Your output should consist solely of the lines from the one with "end else begin" through the end of the records, reproduced exactly, both ends included.

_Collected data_

^^^^^^^^^^^^^^^^

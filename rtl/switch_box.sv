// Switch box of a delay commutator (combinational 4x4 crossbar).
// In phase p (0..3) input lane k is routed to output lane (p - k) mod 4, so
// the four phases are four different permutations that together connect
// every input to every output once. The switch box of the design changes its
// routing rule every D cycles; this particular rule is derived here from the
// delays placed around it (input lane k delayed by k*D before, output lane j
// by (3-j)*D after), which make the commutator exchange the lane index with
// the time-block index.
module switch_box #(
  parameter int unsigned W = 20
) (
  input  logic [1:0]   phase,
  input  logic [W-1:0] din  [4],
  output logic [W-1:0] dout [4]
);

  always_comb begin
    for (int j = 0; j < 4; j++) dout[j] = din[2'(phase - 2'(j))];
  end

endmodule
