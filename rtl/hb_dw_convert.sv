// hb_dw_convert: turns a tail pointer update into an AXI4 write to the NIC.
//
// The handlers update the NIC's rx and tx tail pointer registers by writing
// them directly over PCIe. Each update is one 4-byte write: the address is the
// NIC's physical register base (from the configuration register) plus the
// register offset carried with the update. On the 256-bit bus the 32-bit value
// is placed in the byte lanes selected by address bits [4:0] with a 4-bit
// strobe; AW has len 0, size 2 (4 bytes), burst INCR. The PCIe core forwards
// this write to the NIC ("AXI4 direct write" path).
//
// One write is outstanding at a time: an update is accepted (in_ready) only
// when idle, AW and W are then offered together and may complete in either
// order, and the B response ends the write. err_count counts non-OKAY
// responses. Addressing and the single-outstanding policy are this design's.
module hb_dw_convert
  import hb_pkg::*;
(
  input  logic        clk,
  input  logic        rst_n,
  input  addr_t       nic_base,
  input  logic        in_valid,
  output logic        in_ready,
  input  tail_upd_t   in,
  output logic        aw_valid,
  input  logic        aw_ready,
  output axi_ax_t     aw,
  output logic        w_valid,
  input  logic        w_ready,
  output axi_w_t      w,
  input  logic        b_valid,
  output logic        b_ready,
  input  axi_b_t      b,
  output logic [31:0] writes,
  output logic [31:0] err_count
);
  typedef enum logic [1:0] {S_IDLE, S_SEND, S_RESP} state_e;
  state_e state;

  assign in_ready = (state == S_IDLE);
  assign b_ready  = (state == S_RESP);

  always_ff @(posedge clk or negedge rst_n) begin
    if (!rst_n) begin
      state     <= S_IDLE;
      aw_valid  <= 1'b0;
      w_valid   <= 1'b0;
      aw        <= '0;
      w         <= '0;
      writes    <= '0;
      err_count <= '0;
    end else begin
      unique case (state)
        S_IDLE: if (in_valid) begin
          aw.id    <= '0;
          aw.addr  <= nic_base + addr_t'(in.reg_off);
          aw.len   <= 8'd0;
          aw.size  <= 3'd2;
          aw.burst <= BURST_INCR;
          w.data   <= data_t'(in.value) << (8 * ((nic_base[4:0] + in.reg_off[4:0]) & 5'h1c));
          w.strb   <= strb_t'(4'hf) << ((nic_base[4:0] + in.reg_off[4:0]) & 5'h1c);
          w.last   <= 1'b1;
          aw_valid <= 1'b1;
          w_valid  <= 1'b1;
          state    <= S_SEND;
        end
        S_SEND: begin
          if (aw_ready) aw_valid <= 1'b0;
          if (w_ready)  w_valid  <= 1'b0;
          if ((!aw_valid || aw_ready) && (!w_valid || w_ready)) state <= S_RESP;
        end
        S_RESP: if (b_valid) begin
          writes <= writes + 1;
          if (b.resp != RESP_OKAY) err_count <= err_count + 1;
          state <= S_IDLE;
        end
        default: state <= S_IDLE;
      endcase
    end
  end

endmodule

^^^^^^^^^^^^^^^^

_Your solution_
    end else begin
      unique case (state)
        S_IDLE: if (in_valid) begin
          aw.id    <= '0;
          aw.addr  <= nic_base + addr_t'(in.reg_off);
          aw.len   <= 8'd0;
          aw.size  <= 3'd2;
          aw.burst <= BURST_INCR;
          w.data   <= data_t'(in.value) << (8 * ((nic_base[4:0] + in.reg_off[4:0]) & 5'h1c));
          w.strb   <= strb_t'(4'hf) << ((nic_base[4:0] + in.reg_off[4:0]) & 5'h1c);
          w.last   <= 1'b1;
          aw_valid <= 1'b1;
          w_valid  <= 1'b1;
          state    <= S_SEND;
        end
        S_SEND: begin
          if (aw_ready) aw_valid <= 1'b0;
          if (w_ready)  w_valid  <= 1'b0;
          if ((!aw_valid || aw_ready) && (!w_valid || w_ready)) state <= S_RESP;
        end
        S_RESP: if (b_valid) begin
          writes <= writes + 1;
          if (b.resp != RESP_OKAY) err_count <= err_count + 1;
          state <= S_IDLE;
        end
        default: state <= S_IDLE;
      endcase
    end
  end

endmodule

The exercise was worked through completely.